Even with an excellent educational strategy, it is likely not realistic for most large and busy ICUs to educate all of their nursing staff in the competent and consistent recognition of electrographic seizures. In contrast, providing patient-specific quantitative EEG instructions at the onset of cEEG monitoring is more feasible. The main limitation of the work by Kang and colleagues is that it applies only to a subset of patients, namely those admitted to the ICU with status epilepticus, where previous electrographic seizures have been observed. It is unlikely that this approach would be as accurate if comatose patients, in whom no previous seizures have been detected and who are less likely to develop seizures at all, undergo cEEG monitoring. Also, the average length of data collection was only 8 h.
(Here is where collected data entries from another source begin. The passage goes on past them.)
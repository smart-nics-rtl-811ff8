// tb_match_address_unit: random match vectors, stage selects and rule masks;
// the intersection, hit, multiple-match flag and lowest address are compared
// with a model computed bit by bit.
module tb_match_address_unit;
  localparam int DEPTH = 100;
  logic [DEPTH-1:0] sa_vec, sp_vec, dp_vec, rule_mask, match_vec;
  logic use_sa, use_sp, use_dp, hit, multi;
  logic [$clog2(DEPTH)-1:0] addr;
  match_address_unit #(.DEPTH(DEPTH)) dut (.*);

  int checks = 0, failures = 0;
  task automatic check(input bit ok, input string what);
    checks++; if (!ok) begin failures++; $display("FAIL: %s", what); end
  endtask
  initial begin
    #1000000;
    failures++; $display("FAIL: watchdog");
    $display("TB_RESULT checks=%0d failures=%0d", checks, failures); $finish;
  end

  function automatic logic [DEPTH-1:0] rnd(input int density);
    logic [DEPTH-1:0] v;
    for (int i = 0; i < DEPTH; i++) v[i] = ($urandom_range(0, 99) < density);
    return v;
  endfunction

  int n_multi = 0, n_single = 0, n_none = 0;
  initial begin
    for (int n = 0; n < 2000; n++) begin
      int cnt, first;
      logic [DEPTH-1:0] e;
      int d;
      d = $urandom_range(1, 60);
      sa_vec = rnd(d); sp_vec = rnd(d); dp_vec = rnd(d); rule_mask = rnd(70);
      {use_sa, use_sp, use_dp} = 3'($urandom_range(0, 7));
      #1;
      cnt = 0; first = -1;
      for (int i = 0; i < DEPTH; i++) begin
        e[i] = rule_mask[i] && (!use_sa || sa_vec[i]) && (!use_sp || sp_vec[i]) && (!use_dp || dp_vec[i]);
        if (e[i]) begin cnt++; if (first < 0) first = i; end
      end
      check(match_vec == e, "intersection");
      check(hit == (cnt > 0), "hit");
      check(multi == (cnt > 1), "multiple match");
      if (cnt > 0) check(int'(addr) == first, $sformatf("addr %0d expected %0d", addr, first));
      if (cnt > 1) n_multi++; else if (cnt == 1) n_single++; else n_none++;
      #9;
    end
    check(n_multi > 0 && n_single > 0 && n_none > 0, "all outcomes seen");
    $display("TB_RESULT checks=%0d failures=%0d", checks, failures);
    $finish;
  end
endmodule
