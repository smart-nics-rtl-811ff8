// retirement_buffer: shift register of per-window TCAM hit records.
//
// Each entry is a hit address and two descriptor bits ("11" P_TCAM address,
// "01" S_TCAM address, "00" NULL). On every window step the buffer shifts one
// place towards entry 0 (the left end, the sentry position) and the new entry
// from contention resolution enters at entry DEPTH-1. Entries that are W
// apart belong to consecutive w-byte partitions of one candidate signature.
// DEPTH is 1 + w*(L/w - 1), enough to hold a whole permutation of the longest
// signature L behind its sentry; the address is log2(max(P, S)) bits wide.
// Nothing moves during a pause, so the W spacing is kept in windows, not
// cycles (this design's reading). Reset fills the buffer with NULL entries.
module retirement_buffer #(
  parameter int unsigned DEPTH = 125,
  parameter int unsigned AW    = 21
) (
  input  logic          clk,
  input  logic          rst_n,
  input  logic          step,
  input  logic [AW-1:0] push_addr,
  input  logic [1:0]    push_desc,
  output logic [AW-1:0] addr [DEPTH],
  output logic [1:0]    desc [DEPTH]
);
  always_ff @(posedge clk) begin
    if (!rst_n) begin
      for (int i = 0; i < DEPTH; i++) begin
        addr[i] <= '0;
        desc[i] <= 2'b00;
      end
    end else if (step) begin
      for (int i = 0; i < DEPTH - 1; i++) begin
        addr[i] <= addr[i+1];
        desc[i] <= desc[i+1];
      end
      addr[DEPTH-1] <= push_addr;
      desc[DEPTH-1] <= push_desc;
    end
  end

endmodule
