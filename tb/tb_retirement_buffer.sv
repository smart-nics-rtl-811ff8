// tb_retirement_buffer: random pushes with random step gaps; every entry of
// the buffer is compared with a queue model after each cycle (entries enter
// at the right end, leave at the sentry, nothing moves without a step), and
// the buffer must read all NULL after reset.
module tb_retirement_buffer;
  localparam int DEPTH = 125, AW = 14;
  logic clk = 0, rst_n = 0;
  always #5 clk = ~clk;
  logic step = 0;
  logic [AW-1:0] push_addr = '0;
  logic [1:0] push_desc = '0;
  logic [AW-1:0] addr [DEPTH];
  logic [1:0] desc [DEPTH];
  retirement_buffer #(.DEPTH(DEPTH), .AW(AW)) dut (.*);

  int checks = 0, failures = 0;
  task automatic check(input bit ok, input string what);
    checks++; if (!ok) begin failures++; if (failures < 10) $display("FAIL: %s", what); end
  endtask
  initial begin
    repeat (20000) @(posedge clk);
    failures++; $display("FAIL: watchdog");
    $display("TB_RESULT checks=%0d failures=%0d", checks, failures); $finish;
  end

  logic [AW+1:0] q[$];
  initial begin
    repeat (2) @(negedge clk);
    rst_n = 1;
    repeat (DEPTH) q.push_back('0);
    @(negedge clk);
    for (int n = 0; n < 1500; n++) begin
      bit ok = 1;
      for (int i = 0; i < DEPTH; i++) if ({addr[i], desc[i]} != q[i]) ok = 0;
      check(ok, $sformatf("contents after cycle %0d", n));
      step = ($urandom_range(0, 3) != 0);
      push_addr = AW'($urandom); push_desc = 2'($urandom);
      @(posedge clk);
      if (step) begin void'(q.pop_front()); q.push_back({push_addr, push_desc}); end
      @(negedge clk);
    end
    $display("TB_RESULT checks=%0d failures=%0d", checks, failures);
    $finish;
  end
endmodule
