// retirement_logic: extracts candidate signature address permutations.
//
// It watches the sentry (entry 0) of the retirement buffer. When the sentry
// holds a P_TCAM address (descriptor "11") as the buffer steps, it collects
// the entries at positions 0, W, 2W, ... up to the first NULL entry: these are
// the consecutive w-byte partitions that followed the prefix in the payload.
// A chain of at least two addresses is registered on the candidate outputs for
// the final signature matching stage, which compares it with the valid
// permutations. A lone prefix with no suffix cannot complete a long signature
// and is not dispatched (this design's choice).
//
// Interface: cand_valid pulses for one cycle with cand_len addresses in
// cand_addr[0..cand_len-1] and their descriptors in cand_desc.
// Timing: the candidate appears the cycle after the step on which its sentry
// leaves the buffer.
module retirement_logic #(
  parameter int unsigned W       = 4,
  parameter int unsigned DEPTH   = 125,
  parameter int unsigned AW      = 21,
  parameter int unsigned MAX_SEG = 32
) (
  input  logic          clk,
  input  logic          rst_n,
  input  logic          step,
  input  logic [AW-1:0] addr [DEPTH],
  input  logic [1:0]    desc [DEPTH],
  output logic          cand_valid,
  output logic [$clog2(MAX_SEG+1)-1:0] cand_len,
  output logic [AW-1:0] cand_addr [MAX_SEG],
  output logic [1:0]    cand_desc [MAX_SEG]
);
  localparam int unsigned LW = $clog2(MAX_SEG + 1);

  logic [LW-1:0] len;
  logic          alive;

  always_comb begin
    len   = '0;
    alive = 1'b1;
    for (int k = 0; k < MAX_SEG; k++) begin
      if (k * W < DEPTH) begin
        if (alive && desc[k*W] != 2'b00) len = len + 1'b1;
        else                             alive = 1'b0;
      end
    end
  end

  always_ff @(posedge clk) begin
    if (!rst_n) begin
      cand_valid <= 1'b0;
      cand_len   <= '0;
      for (int k = 0; k < MAX_SEG; k++) begin
        cand_addr[k] <= '0;
        cand_desc[k] <= 2'b00;
      end
    end else begin
      cand_valid <= step && (desc[0] == 2'b11) && (len >= LW'(2));
      if (step && desc[0] == 2'b11) begin
        cand_len <= len;
        for (int k = 0; k < MAX_SEG; k++) begin
          if (k * W < DEPTH && LW'(k) < len) begin
            cand_addr[k] <= addr[k*W];
            cand_desc[k] <= desc[k*W];
          end else begin
            cand_addr[k] <= '0;
            cand_desc[k] <= 2'b00;
          end
        end
      end
    end
  end

endmodule
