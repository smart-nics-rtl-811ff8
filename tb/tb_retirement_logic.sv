// tb_retirement_logic: random buffer contents with planted chains. On a step
// with a '11' sentry the candidate (entries 0, W, 2W, ... up to the first
// NULL, at most MAX_SEG) must appear on the next cycle if it has two or more
// entries; otherwise cand_valid must stay low.
module tb_retirement_logic;
  localparam int W = 4, MAX_SEG = 32, DEPTH = 1 + W * (MAX_SEG - 1), AW = 14;
  logic clk = 0, rst_n = 0;
  always #5 clk = ~clk;
  logic step = 0, cand_valid;
  logic [AW-1:0] addr [DEPTH];
  logic [1:0] desc [DEPTH];
  logic [$clog2(MAX_SEG+1)-1:0] cand_len;
  logic [AW-1:0] cand_addr [MAX_SEG];
  logic [1:0] cand_desc [MAX_SEG];
  retirement_logic #(.W(W), .DEPTH(DEPTH), .AW(AW), .MAX_SEG(MAX_SEG)) dut (.*);

  int checks = 0, failures = 0;
  task automatic check(input bit ok, input string what);
    checks++; if (!ok) begin failures++; if (failures < 10) $display("FAIL: %s", what); end
  endtask
  initial begin
    repeat (20000) @(posedge clk);
    failures++; $display("FAIL: watchdog");
    $display("TB_RESULT checks=%0d failures=%0d", checks, failures); $finish;
  end

  int n_cand = 0, n_full = 0, n_lone = 0;
  initial begin
    foreach (addr[i]) begin addr[i] = '0; desc[i] = '0; end
    repeat (2) @(negedge clk);
    rst_n = 1;
    for (int n = 0; n < 2000; n++) begin
      int len, want;
      @(negedge clk);
      foreach (addr[i]) begin addr[i] = AW'($urandom); desc[i] = ($urandom_range(0, 2) == 0) ? 2'b00 : 2'($urandom_range(1, 3)); end
      want = $urandom_range(0, MAX_SEG + 2);    // planted chain length
      for (int j = 0; j < MAX_SEG; j++) begin
        if (j < want) desc[j*W] = (j == 0) ? 2'b11 : 2'($urandom_range(1, 3));
        else if (j == want) desc[j*W] = 2'b00;
      end
      step = ($urandom_range(0, 5) != 0);
      len = 0;
      for (int j = 0; j < MAX_SEG; j++) if (desc[j*W] != 0) len++; else break;
      @(negedge clk);
      if (step && desc[0] == 2'b11 && len >= 2) begin
        n_cand++; if (len == MAX_SEG) n_full++;
        check(cand_valid, "candidate dispatched");
        check(int'(cand_len) == len, $sformatf("length %0d expected %0d", cand_len, len));
        for (int j = 0; j < len; j++)
          check(cand_addr[j] == addr[j*W] && cand_desc[j] == desc[j*W], $sformatf("element %0d", j));
      end else begin
        if (step && desc[0] == 2'b11) n_lone++;
        check(!cand_valid, "no candidate");
      end
    end
    check(n_cand > 0 && n_full > 0 && n_lone > 0, "short, full-length and lone-prefix chains seen");
    $display("TB_RESULT checks=%0d failures=%0d", checks, failures);
    $finish;
  end
endmodule
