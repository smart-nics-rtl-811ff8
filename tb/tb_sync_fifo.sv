// tb_sync_fifo: checks the FIFO used for the Rx, Tx and descriptor FIFOs
// against a queue model under random pushes and pops, including running
// full and empty, the full/empty flags, the count, and wrap-around of a
// depth that is not a power of two.
module tb_sync_fifo;
  localparam int WIDTH = 9, DEPTH = 12;
  logic clk = 0, rst_n = 0;
  always #5 clk = ~clk;
  logic wr_en = 0, rd_en = 0, full, empty;
  logic [WIDTH-1:0] wr_data = '0, rd_data;
  logic [$clog2(DEPTH+1)-1:0] count;
  sync_fifo #(.WIDTH(WIDTH), .DEPTH(DEPTH)) dut (.*);

  int checks = 0, failures = 0;
  task automatic check(input bit ok, input string what);
    checks++; if (!ok) begin failures++; $display("FAIL: %s", what); end
  endtask
  initial begin
    repeat (20000) @(posedge clk);
    failures++; $display("FAIL: watchdog");
    $display("TB_RESULT checks=%0d failures=%0d", checks, failures); $finish;
  end

  logic [WIDTH-1:0] q[$];
  int n_full = 0, n_empty = 0;
  initial begin
    repeat (2) @(negedge clk);
    rst_n = 1;
    @(negedge clk);
    check(empty && !full && count == 0, "empty after reset");
    for (int n = 0; n < 3000; n++) begin
      int bias;
      bias = (n / 300) % 2;   // alternate filling and draining phases
      check(empty == (q.size() == 0), "empty flag");
      check(full == (q.size() == DEPTH), "full flag");
      check(int'(count) == q.size(), "count");
      if (!empty) check(rd_data == q[0], $sformatf("data %h expected %h", rd_data, q[0]));
      if (full) n_full++;
      if (empty) n_empty++;
      wr_en = !full && ($urandom_range(0, 9) < (bias ? 8 : 3));
      rd_en = !empty && ($urandom_range(0, 9) < (bias ? 3 : 8));
      wr_data = WIDTH'($urandom);
      @(posedge clk);
      if (rd_en) void'(q.pop_front());
      if (wr_en) q.push_back(wr_data);
      @(negedge clk);
    end
    check(n_full > 0 && n_empty > 0, $sformatf("ran full (%0d) and empty (%0d)", n_full, n_empty));
    $display("TB_RESULT checks=%0d failures=%0d", checks, failures);
    $finish;
  end
endmodule
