// tcam: ternary CAM of w-byte signature partitions (used as P_TCAM and S_TCAM).
//
// Each entry holds a value, a care mask (1 = bit must match, 0 = don't care;
// short partitions are padded on the right with don't-care bytes), a valid bit
// and the two pattern bits of the partitioned scheme: concluding (the last
// partition of a signature) and intermediate (more partitions follow). A
// search compares the key with all entries at once and reports the lowest
// matching address, that entry's pattern bits, and whether the entry is exact
// (no don't-care bits), which decides if it may be copied into the suffix
// cache.
//
// Interface: wr_en writes one entry per cycle. search_en qualifies a search;
// with it low the result outputs are zero.
// Timing: the search is combinational within the cycle (the result is used in
// the same cycle by the enabler and contention resolution); writes take
// effect the next cycle. A real TCAM is a full-custom macro; this is a
// register array with parallel masked comparators and a priority encoder
// (lowest address wins), which is this design's choice.
module tcam
  import snic_pkg::*;
#(
  parameter int unsigned KEY_W = 32,
  parameter int unsigned DEPTH = 4096
) (
  input  logic                     clk,
  input  logic                     rst_n,
  input  logic                     wr_en,
  input  logic [$clog2(DEPTH)-1:0] wr_addr,
  input  logic [KEY_W-1:0]         wr_value,
  input  logic [KEY_W-1:0]         wr_mask,
  input  pat_flags_t               wr_flags,
  input  logic                     wr_valid,
  input  logic                     search_en,
  input  logic [KEY_W-1:0]         key,
  output logic                     hit,
  output logic [$clog2(DEPTH)-1:0] hit_addr,
  output pat_flags_t               hit_flags,
  output logic                     hit_exact
);
  localparam int unsigned AW = $clog2(DEPTH);

  logic [KEY_W-1:0] value [DEPTH];
  logic [KEY_W-1:0] mask  [DEPTH];
  pat_flags_t       flags [DEPTH];
  logic [DEPTH-1:0] valid;

  always_ff @(posedge clk) begin
    if (wr_en) begin
      value[wr_addr] <= wr_value;
      mask[wr_addr]  <= wr_mask;
      flags[wr_addr] <= wr_flags;
    end
  end

  always_ff @(posedge clk) begin
    if (!rst_n) begin
      for (int i = 0; i < DEPTH; i++) valid[i] <= 1'b0;
    end else if (wr_en) begin
      valid[wr_addr] <= wr_valid;
    end
  end

  always_comb begin
    hit      = 1'b0;
    hit_addr = '0;
    if (search_en) begin
      for (int i = DEPTH - 1; i >= 0; i--) begin
        if (valid[i] && (((key ^ value[i]) & mask[i]) == '0)) begin
          hit      = 1'b1;
          hit_addr = AW'(i);
        end
      end
    end
  end

  assign hit_flags = hit ? flags[hit_addr] : '0;
  assign hit_exact = hit && (mask[hit_addr] == '1);

endmodule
In every-day practice, the quality of EEG tracings tends to deteriorate over time due to patient movement and diaphoresis, such that the potential for false positives and false negatives due to EEG artifact also increases, especially if EEG technologists are unavailable to assist with electrode re-application. These considerations likely explain the higher specificity observed by Kang and colleagues in comparison with the previous research involving ICU nurses [18, 19, 22].

Virtually all of the published studies to date have selection bias as an important limitation, since they generally do not involve an unfiltered, consecutive sample of patients and cEEG tracings in a “real-life” setting. In order to advance this field further, more prospective studies of consecutive quantitative cEEG are required, including among patients not necessarily known in advance to have repeated, electrographically similar seizures. Future research should also pursue methods of improving quantitative cEEG detection of focal, low-amplitude, and relatively brief seizures.

In summary, Kang and colleagues have prospectively validated a practical approach in an important subgroup of patients. This methodology can easily be applied at any center that uses cEEG monitoring and has access to quantitative software.